Source data:
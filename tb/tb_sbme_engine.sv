// tb_sbme_engine: end-to-end test of segment-based motion estimation over a small frame,
// with every parameter at its default.
//
// The current frame is 3x2 macro-blocks (48x32 pixels) cut into 8 segments of irregular
// shape (nearest of 8 seed points); each segment is a copy of a random reference frame
// displaced by its own true motion. The test does the system side's work: for every
// macro-block it keeps the four largest segments as sub-segments and gives the pixels
// of any other segment weight 0 (the segmentation refinement), loads the search area
// around the block, the block, its sub-segment map and the candidates of its segments,
// and runs the engine. After each pass over the frame it runs the selection and checks,
// against penalties computed here directly from the frames, the best candidate, its
// penalty and the total of every segment, and the convergence flag.
//
// Iteration 1 offers candidates without the true motion (some out of range, so they are
// clamped); iteration 2 adds the true motion, which must win with penalty 0 (improved,
// not converged); iteration 3 repeats iteration 2 (no improvement: converged).
// Mechanisms counted, each must occur: several sub-segments per block, a block with more
// than four segments, clamped vectors, an improving and a converged iteration.
// Each macro-block must take 22 cycles per candidate vector.
module tb_sbme_engine;
  import sbme_pkg::*;
  localparam int N = MB_N, X0 = (L0_W - N) / 2, Y0 = (L0_H - N) / 2;
  localparam int BX = 3, BY = 2, FW = BX * N, FH = BY * N, RWID = FW + 2 * X0, RHGT = FH + 2 * Y0;
  localparam int NSEG = 8, NCAND = 6;
  logic clk = 0;
  always #5 clk = ~clk;

  logic                    rst_n = 0;
  logic                    mb_wr_en = 0, wc_wr_en = 0, l0_wr_en = 0;
  logic [3:0]              mb_wr_row = 0, wc_wr_row = 0;
  logic [N-1:0][PIX_W-1:0] mb_wr_data = '0, l0_wr_data = '0;
  logic [N-1:0][1:0]       wc_wr_ssid = '0;
  logic [N-1:0]            wc_wr_wgt = '0;
  logic [4:0]              l0_wr_row = 0;
  logic [1:0]              l0_wr_col = 0;
  logic                    cand_wr_en = 0, cand_cnt_en = 0;
  logic [1:0]              cand_wr_ss = 0;
  logic [2:0]              cand_wr_idx = 0;
  mv_t                     cand_wr_mv = '0;
  logic [3:0]              cand_cnt_val = 0;
  logic                    map_wr_en = 0;
  logic [1:0]              map_ss = 0;
  logic [9:0]              map_seg = 0;
  logic                    start = 0;
  logic [2:0]              nss = 0;
  logic                    busy, done, clamped, res_pending;
  logic                    clear = 0, select = 0;
  logic [10:0]             nseg = 0;
  logic                    busy_acc, select_done, converged;
  logic [31:0]             total_mp;
  logic                    best_valid, best_found;
  logic [9:0]              best_seg;
  logic [2:0]              best_idx;
  mv_t                     best_mv;
  logic [31:0]             best_mp;

  sbme_engine dut (.*);

  int checks = 0, failures = 0, cycle = 0;
  int n_multi = 0, n_over4 = 0, n_clamp = 0, n_improve = 0, n_conv = 0, n_true = 0;

  logic [PIX_W-1:0] refr [RHGT][RWID];
  logic [PIX_W-1:0] cur  [FH][FW];
  int               seg  [FH][FW];
  bit               wgt  [FH][FW];
  int               tmx [NSEG], tmy [NSEG];
  int               cmx [NSEG][8], cmy [NSEG][8];
  longint           mp  [NSEG][8];
  bit               has [NSEG];
  int               sel_cnt = 0;

  always @(posedge clk) cycle <= cycle + 1;
  always @(posedge clk) if (rst_n && clamped) n_clamp++;

  function automatic int clampi(int v, int lim);
    return (v < -lim) ? -lim : (v > lim) ? lim : v;
  endfunction

  // Selection checker: compares with the penalties computed from the frames.
  always @(posedge clk) if (rst_n && best_valid) begin
    int s, bi;
    longint bm;
    bit f;
    s = int'(best_seg);
    f = 0; bi = 0; bm = 0;
    if (has[s])
      for (int v = 0; v < NCAND; v++) if (!f || mp[s][v] < bm) begin f = 1; bi = v; bm = mp[s][v]; end
    checks++;
    if (best_found != f || (f && (int'(best_idx) != bi || longint'(best_mp) != bm ||
        int'(best_mv.x) != clampi(cmx[s][bi], X0) || int'(best_mv.y) != clampi(cmy[s][bi], Y0)))) begin
      failures++;
      $display("FAIL segment %0d: found %0d idx %0d mp %0d, exp %0d %0d %0d", s, best_found, best_idx, best_mp, f, bi, bm);
    end
    if (f && bm == 0 && int'(best_mv.x) == tmx[s] && int'(best_mv.y) == tmy[s]) n_true++;
    sel_cnt++;
  end

  task automatic make_frame();
    int sx [NSEG], sy [NSEG];
    for (int y = 0; y < RHGT; y++) for (int x = 0; x < RWID; x++) refr[y][x] = PIX_W'($urandom);
    for (int s = 0; s < NSEG; s++) begin
      sx[s] = int'($urandom_range(0, FW - 1)); sy[s] = int'($urandom_range(0, FH - 1));
      tmx[s] = int'($urandom_range(0, 2 * X0)) - X0; tmy[s] = int'($urandom_range(0, 2 * Y0)) - Y0;
    end
    // Eight seeds packed into the first block, so that it holds more than four segments
    sx[0] = 2; sy[0] = 2; sx[1] = 12; sy[1] = 2; sx[2] = 2; sy[2] = 12; sx[3] = 12; sy[3] = 12;
    sx[4] = 7; sy[4] = 7;
    for (int y = 0; y < FH; y++)
      for (int x = 0; x < FW; x++) begin
        int bd, d;
        bd = 1 << 20;
        for (int s = 0; s < NSEG; s++) begin
          d = (x - sx[s]) * (x - sx[s]) + (y - sy[s]) * (y - sy[s]);
          if (d < bd) begin bd = d; seg[y][x] = s; end
        end
        cur[y][x] = refr[Y0 + y + tmy[seg[y][x]]][X0 + x + tmx[seg[y][x]]];
      end
  endtask

  // Candidates of iteration 1: random, never the true motion, some out of range.
  task automatic make_candidates();
    for (int s = 0; s < NSEG; s++)
      for (int v = 0; v < NCAND; v++) begin
        do begin
          if (v == 0) begin cmx[s][v] = 20 + int'($urandom_range(0, 8)); cmy[s][v] = -12; end
          else begin cmx[s][v] = int'($urandom_range(0, 2 * X0)) - X0; cmy[s][v] = int'($urandom_range(0, 2 * Y0)) - Y0; end
        end while (clampi(cmx[s][v], X0) == tmx[s] && clampi(cmy[s][v], Y0) == tmy[s]);
      end
  endtask

  // Segmentation refinement for block (bx, by): the four largest segments become
  // sub-segments 0..3; other pixels get weight 0. Returns the number of sub-segments.
  function automatic int refine(int bx, int by, output int ss_seg [4], output int ss_of [N][N]);
    int cnt [NSEG];
    int n, present;
    bit taken [NSEG];
    for (int s = 0; s < NSEG; s++) begin cnt[s] = 0; taken[s] = 0; end
    for (int y = 0; y < N; y++) for (int x = 0; x < N; x++) cnt[seg[by * N + y][bx * N + x]]++;
    present = 0;
    for (int s = 0; s < NSEG; s++) if (cnt[s] > 0) present++;
    if (present > 4) n_over4++;
    n = 0;
    for (int k = 0; k < 4; k++) begin
      int best, bc;
      best = -1; bc = 0;
      for (int s = 0; s < NSEG; s++) if (!taken[s] && cnt[s] > bc) begin best = s; bc = cnt[s]; end
      if (best >= 0) begin taken[best] = 1; ss_seg[n] = best; n++; end
    end
    for (int y = 0; y < N; y++)
      for (int x = 0; x < N; x++) begin
        int s;
        s = seg[by * N + y][bx * N + x];
        ss_of[y][x] = -1;
        for (int k = 0; k < n; k++) if (ss_seg[k] == s) ss_of[y][x] = k;
        wgt[by * N + y][bx * N + x] = (ss_of[y][x] >= 0);
      end
    return n;
  endfunction

  task automatic run_block(int bx, int by);
    int ss_seg [4];
    int ss_of [N][N];
    int n, nv, t0;
    n = refine(bx, by, ss_seg, ss_of);
    if (n > 1) n_multi++;
    // search area: reference pixels (bx*N .. bx*N+47, by*N .. by*N+31)
    for (int y = 0; y < L0_H; y++)
      for (int c = 0; c < L0_W / N; c++) begin
        @(negedge clk);
        l0_wr_en = 1; l0_wr_row = 5'(y); l0_wr_col = 2'(c);
        for (int i = 0; i < N; i++) l0_wr_data[i] = refr[by * N + y][bx * N + c * N + i];
      end
    for (int y = 0; y < N; y++) begin
      @(negedge clk);
      l0_wr_en = 0; mb_wr_en = 1; wc_wr_en = 1; mb_wr_row = 4'(y); wc_wr_row = 4'(y);
      for (int i = 0; i < N; i++) begin
        mb_wr_data[i] = cur[by * N + y][bx * N + i];
        wc_wr_ssid[i] = (ss_of[y][i] >= 0) ? 2'(ss_of[y][i]) : 2'(0);
        wc_wr_wgt[i]  = (ss_of[y][i] >= 0);
      end
    end
    @(negedge clk); mb_wr_en = 0; wc_wr_en = 0;
    for (int k = 0; k < n; k++) begin
      for (int v = 0; v < NCAND; v++) begin
        @(negedge clk);
        cand_wr_en = 1; cand_wr_ss = 2'(k); cand_wr_idx = 3'(v);
        cand_wr_mv.x = MV_W'(cmx[ss_seg[k]][v]); cand_wr_mv.y = MV_W'(cmy[ss_seg[k]][v]);
      end
      @(negedge clk);
      cand_wr_en = 0; cand_cnt_en = 1; cand_cnt_val = 4'(NCAND);
      map_wr_en = 1; map_ss = 2'(k); map_seg = 10'(ss_seg[k]);
    end
    @(negedge clk); cand_cnt_en = 0; map_wr_en = 0;
    nv = n * NCAND;
    @(negedge clk); start = 1; nss = 3'(n); t0 = cycle;
    @(negedge clk); start = 0;
    while (!done) @(negedge clk);
    checks++;
    if (cycle - t0 != 22 * nv + 1) begin failures++; $display("FAIL block took %0d cycles for %0d vectors", cycle - t0, nv); end
    while (res_pending) @(negedge clk);
  endtask

  task automatic reference_penalties();
    for (int s = 0; s < NSEG; s++) begin
      has[s] = 0;
      for (int v = 0; v < 8; v++) mp[s][v] = 0;
    end
    for (int y = 0; y < FH; y++)
      for (int x = 0; x < FW; x++)
        if (wgt[y][x]) begin
          int s;
          s = seg[y][x];
          has[s] = 1;
          for (int v = 0; v < NCAND; v++) begin
            int a, b;
            a = int'(cur[y][x]);
            b = int'(refr[Y0 + y + clampi(cmy[s][v], Y0)][X0 + x + clampi(cmx[s][v], X0)]);
            mp[s][v] += (a > b) ? a - b : b - a;
          end
        end
  endtask

  task automatic iteration(int exp_conv);
    longint tot;
    @(negedge clk); clear = 1;
    @(negedge clk); clear = 0;
    while (busy_acc) @(negedge clk);
    for (int by = 0; by < BY; by++) for (int bx = 0; bx < BX; bx++) run_block(bx, by);
    reference_penalties();
    tot = 0;
    for (int s = 0; s < NSEG; s++) if (has[s]) begin
      longint bm;
      bm = mp[s][0];
      for (int v = 1; v < NCAND; v++) if (mp[s][v] < bm) bm = mp[s][v];
      tot += bm;
    end
    sel_cnt = 0;
    @(negedge clk); select = 1; nseg = 11'(NSEG);
    @(negedge clk); select = 0;
    while (!select_done) @(negedge clk);
    checks += 3;
    if (sel_cnt != NSEG) begin failures++; $display("FAIL %0d segments selected", sel_cnt); end
    if (longint'(total_mp) != tot) begin failures++; $display("FAIL total %0d exp %0d", total_mp, tot); end
    if (int'(converged) != exp_conv) begin failures++; $display("FAIL converged %0d exp %0d", converged, exp_conv); end
    if (converged) n_conv++;
    $display("iteration: total match penalty %0d, converged %0d", total_mp, converged);
  endtask

  initial begin
    repeat (1000000) @(posedge clk);
    failures++;
    $display("TB_RESULT checks=%0d failures=%0d", checks, failures);
    $finish;
  end

  initial begin
    repeat (3) @(negedge clk);
    rst_n = 1;
    make_frame();
    make_candidates();
    iteration(0);
    // Offer the true motion at a random index.
    for (int s = 0; s < NSEG; s++) begin
      int k;
      k = int'($urandom_range(0, NCAND - 1));
      cmx[s][k] = tmx[s]; cmy[s][k] = tmy[s];
    end
    n_true = 0;
    iteration(0);
    if (total_mp == 0) n_improve++;
    iteration(1);
    checks += 6;
    if (n_multi == 0)   begin failures++; $display("FAIL no block with several sub-segments"); end
    if (n_over4 == 0)   begin failures++; $display("FAIL no block with more than four segments"); end
    if (n_clamp == 0)   begin failures++; $display("FAIL no clamped vector"); end
    if (n_improve == 0) begin failures++; $display("FAIL the true motion did not bring the penalty to 0"); end
    if (n_conv == 0)    begin failures++; $display("FAIL convergence never detected"); end
    if (n_true < NSEG)  begin failures++; $display("FAIL true motion selected for only %0d segments", n_true); end
    $display("multi=%0d over4=%0d clamped=%0d improved=%0d converged=%0d true_motion=%0d",
             n_multi, n_over4, n_clamp, n_improve, n_conv, n_true);
    $display("TB_RESULT checks=%0d failures=%0d", checks, failures);
    $finish;
  end
endmodule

Task item: Checking each line above, count the ones that hold the word "other" and state the total alone.

Answer below: 2